> [TRY IT]:
Each line from the one containing "for (int i = s;" through the last line of the data below is to be written out verbatim, and nothing more.

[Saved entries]

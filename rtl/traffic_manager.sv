// traffic_manager: the queues between the ingress and the egress pipeline.
//
// Each of the NUM_PORTS front-panel ports has NUM_QUEUES FIFO queues scheduled by
// weighted round robin (wrr_port). The recirculation port has one queue of its own
// that only probes use, so probes never share a queue with data packets.
// A packet from the ingress pipeline is written to queue in_desc.qid of port
// in_desc.eg_port (the recirculation port ignores qid); a packet that does not fit is
// tail-dropped (tail_drop strobe). Ports whose transmitter is idle request the single
// egress pipeline; a round-robin arbiter grants one per cycle, and the granted packet
// appears on out_* one cycle later with its queue time and the depth left in its queue.
// qlen_cells shows the live length of every data queue.
//
// The port/queue organisation follows the description; buffer sizes, the one-cell-
// per-cycle port model and the shared egress arbitration are this design's choices.
module traffic_manager
  import rha_pkg::*;
#(
  parameter weight_vec_t  WEIGHTS      = DEF_WEIGHTS,
  parameter int unsigned  DEPTH        = 1024,
  parameter int unsigned  QCAP_CELLS   = 2048,
  parameter int unsigned  RECIRC_DEPTH = 64,
  parameter int unsigned  NS_PER_CYCLE = K_NS_PER_CELL
) (
  input  logic       clk,
  input  logic       rst_n,
  input  logic       in_valid,
  input  pkt_desc_t  in_desc,
  output logic       tail_drop,
  output logic       out_valid,
  output eg_desc_t   out_desc,
  output qlen_vec_t  qlen_cells [NUM_PORTS]
);
  localparam int NP = NUM_PORTS + 1;

  logic [31:0]        now;
  logic [NP-1:0]      req, grant, drop;
  pkt_desc_t          dd   [NP];
  logic [QTIME_W-1:0] dqt  [NP];
  logic [QLEN_W-1:0]  dqd  [NP];
  logic [$clog2(NP)-1:0] rr;

  always_ff @(posedge clk or negedge rst_n) begin
    if (!rst_n) now <= '0;
    else        now <= now + 32'd1;
  end

  for (genvar p = 0; p < NUM_PORTS; p++) begin : g_port
    wrr_port #(
      .NQ(NUM_QUEUES), .WEIGHTS(WEIGHTS), .DEPTH(DEPTH),
      .QCAP_CELLS(QCAP_CELLS), .NS_PER_CYCLE(NS_PER_CYCLE)
    ) u_port (
      .clk, .rst_n, .now,
      .enq_valid (in_valid && (int'(in_desc.eg_port) == p)),
      .enq_qid   (in_desc.qid),
      .enq_desc  (in_desc),
      .enq_drop  (drop[p]),
      .req       (req[p]),
      .grant     (grant[p]),
      .deq_desc  (dd[p]),
      .deq_qtime (dqt[p]),
      .deq_qdepth(dqd[p]),
      .qlen_cells(qlen_cells[p])
    );
  end

  logic [0:0][QLEN_W-1:0] rc_qlen;
  wrr_port #(
    .NQ(1), .WEIGHTS(8'd1), .DEPTH(RECIRC_DEPTH),
    .QCAP_CELLS(RECIRC_DEPTH), .NS_PER_CYCLE(NS_PER_CYCLE)
  ) u_recirc (
    .clk, .rst_n, .now,
    .enq_valid (in_valid && (int'(in_desc.eg_port) == RECIRC_PORT)),
    .enq_qid   ('0),
    .enq_desc  (in_desc),
    .enq_drop  (drop[RECIRC_PORT]),
    .req       (req[RECIRC_PORT]),
    .grant     (grant[RECIRC_PORT]),
    .deq_desc  (dd[RECIRC_PORT]),
    .deq_qtime (dqt[RECIRC_PORT]),
    .deq_qdepth(dqd[RECIRC_PORT]),
    .qlen_cells(rc_qlen)
  );

  // round-robin grant, starting after the last winner
  logic [$clog2(NP)-1:0] win;
  always_comb begin
    grant = '0;
    win   = rr;
    for (int i = NP; i >= 1; i--) begin
      if (req[(int'(rr) + i) % NP]) win = $clog2(NP)'((int'(rr) + i) % NP);
    end
    if (req != '0) grant[win] = 1'b1;
  end

  assign tail_drop = |drop;

  always_ff @(posedge clk or negedge rst_n) begin
    if (!rst_n) begin
      rr        <= '0;
      out_valid <= 1'b0;
      out_desc  <= '0;
    end else begin
      out_valid <= (req != '0);
      if (req != '0) begin
        rr                  <= win;
        out_desc.d          <= dd[win];
        out_desc.qtime      <= dqt[win];
        out_desc.deq_qdepth <= dqd[win];
      end
    end
  end

  // assertions are off while rst_n is low: the state is undefined before the first edge
  // (lint notes rst_n as both asynchronous reset and synchronous signal because of this
  // disable clause; it builds no logic)
  a_one_grant: assert property (@(posedge clk) disable iff (!rst_n) $onehot0(grant))
    else $error("traffic_manager: more than one grant");
endmodule
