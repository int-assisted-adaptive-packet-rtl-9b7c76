// traffic_manager_tb: queues and WRR scheduling.
//  1. Port 0: 60 packets of 8 cells into each of its three queues. While all three
//     stay backlogged, every 10 consecutive departures must hold 2, 3 and 5 packets of
//     queues 1, 2, 3 (weights 2, 3, 5); each queue must stay in FIFO order; departures
//     must be 8 cycles apart (one cell per cycle); queue time must equal the cycles
//     spent in the queue times 64 ns; once nothing more arrives, the reported depth
//     must equal the cells left behind.
//  2. Port 1: 200-cell packets overflow the 1024-cell queue limit: tail drops.
//  3. Probes through the recirculation queue, and ports 2 and 3 active together.
// Every packet sent must come out exactly once or be counted as dropped.
module traffic_manager_tb;
  import rha_pkg::*;

  logic clk = 0, rst_n = 0;
  always #5 clk = ~clk;

  logic      in_valid, tail_drop, out_valid;
  pkt_desc_t in_desc;
  eg_desc_t  out_desc;
  qlen_vec_t qlen_cells [NUM_PORTS];

  traffic_manager #(.DEPTH(64), .QCAP_CELLS(1024), .RECIRC_DEPTH(8)) dut (.*);

  int checks = 0, failures = 0;
  int unsigned cyc = 0;
  int unsigned enq_cyc [int];
  int sent = 0, drops = 0, received = 0;
  int p0_seq [$];
  int unsigned p0_out_cyc [$];
  int last_tag [NUM_PORTS+1][NUM_QUEUES];
  int cells_left [NUM_QUEUES];
  bit phase2 = 0;
  int depth_checks = 0;

  task automatic check(bit cond, string msg);
    checks++;
    if (!cond) begin failures++; $display("FAIL: %s", msg); end
  endtask

  always @(posedge clk) if (rst_n) cyc <= cyc + 1;

  // monitor
  always @(posedge clk) begin
    if (rst_n && tail_drop) drops++;
    if (rst_n && out_valid) begin
      int tag, p, q;
      received++;
      tag = int'(out_desc.d.tag);
      p = int'(out_desc.d.eg_port);
      q = (p == RECIRC_PORT) ? 0 : int'(out_desc.d.qid);
      check(enq_cyc.exists(tag), $sformatf("departing packet %0d was sent (port %0d)", tag, p));
      if (enq_cyc.exists(tag)) begin
        check(out_desc.qtime == QTIME_W'((cyc - 1 - enq_cyc[tag]) * 64),
              $sformatf("queue time of %0d: %0d vs %0d cycles", tag, out_desc.qtime, cyc - 1 - enq_cyc[tag]));
        enq_cyc.delete(tag);
      end
      check(tag > last_tag[p][q], "FIFO order within a queue");
      last_tag[p][q] = tag;
      if (p == 0) begin
        p0_seq.push_back(q);
        p0_out_cyc.push_back(cyc);
        cells_left[q] -= 8;
        if (phase2) begin
          check(int'(out_desc.deq_qdepth) == cells_left[q], "depth left behind");
          depth_checks++;
        end
      end
    end
  end

  task automatic send(int port, int qid, int len, int tag, pkt_type_e pt = PT_CONSTRAINED);
    in_desc = '0;
    in_desc.eg_port = PORT_W'(port); in_desc.qid = QID_W'(qid);
    in_desc.len_cells = LEN_W'(len); in_desc.tag = TAG_W'(tag); in_desc.ptype = pt;
    in_valid = 1;
    enq_cyc[tag] = cyc;
    sent++;
    #1;
    if (tail_drop) enq_cyc.delete(tag);
    @(posedge clk); #1;
    in_valid = 0;
  endtask

  initial begin
    int tag = 1;
    in_valid = 0; in_desc = '0;
    for (int p = 0; p <= NUM_PORTS; p++) for (int q = 0; q < NUM_QUEUES; q++) last_tag[p][q] = 0;
    for (int q = 0; q < NUM_QUEUES; q++) cells_left[q] = 0;
    repeat (2) @(posedge clk);
    rst_n = 1;
    @(posedge clk); #1;
    for (int i = 0; i < 60; i++)
      for (int q = 0; q < NUM_QUEUES; q++) begin
        cells_left[q] += 8;
        send(0, q, 8, tag++);
      end
    phase2 = 1;
    check(drops == 0, "no drops while within limits");
    for (int i = 0; i < 10; i++) send(1, 0, 200, tag++);
    check(drops > 0, "tail drop when a queue exceeds its cell limit");
    for (int i = 0; i < 3; i++) send(RECIRC_PORT, 0, 1, tag++, PT_PROBE);
    for (int i = 0; i < 6; i++) send(2 + (i % 2), i % 3, 2, tag++);
    // drain
    repeat (3000) @(posedge clk);
    check(received + drops == sent, $sformatf("all packets accounted: %0d + %0d vs %0d", received, drops, sent));
    check(enq_cyc.size() == 0, "every accepted packet left");
    // WRR shares over windows of 10 while all three queues were backlogged
    for (int s = 20; s + 10 <= 110; s++) begin
      int c [3];
      c = '{0, 0, 0};
      for (int i = s; i < s + 10; i++) c[p0_seq[i]]++;
      check(c[0] == 2 && c[1] == 3 && c[2] == 5, $sformatf("WRR window at %0d: %0d/%0d/%0d", s, c[0], c[1], c[2]));
    end
    for (int i = 1; i < 100; i++)
      check(p0_out_cyc[i] - p0_out_cyc[i-1] == 8, "one cell per cycle on the port");
    check(depth_checks > 50, "depth checked");
    $display("TB_RESULT checks=%0d failures=%0d", checks, failures);
    $finish;
  end

  initial begin
    repeat (10000) @(posedge clk);
    failures++;
    $display("FAIL: watchdog");
    $display("TB_RESULT checks=%0d failures=%0d", checks, failures);
    $finish;
  end
endmodule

> [TASK SOLUTION]:
      for (int i = s; i < s + 10; i++) c[p0_seq[i]]++;
      check(c[0] == 2 && c[1] == 3 && c[2] == 5, $sformatf("WRR window at %0d: %0d/%0d/%0d", s, c[0], c[1], c[2]));
    end
    for (int i = 1; i < 100; i++)
      check(p0_out_cyc[i] - p0_out_cyc[i-1] == 8, "one cell per cycle on the port");
    check(depth_checks > 50, "depth checked");
    $display("TB_RESULT checks=%0d failures=%0d", checks, failures);
    $finish;
  end

  initial begin
    repeat (10000) @(posedge clk);
    failures++;
    $display("FAIL: watchdog");
    $display("TB_RESULT checks=%0d failures=%0d", checks, failures);
    $finish;
  end
endmodule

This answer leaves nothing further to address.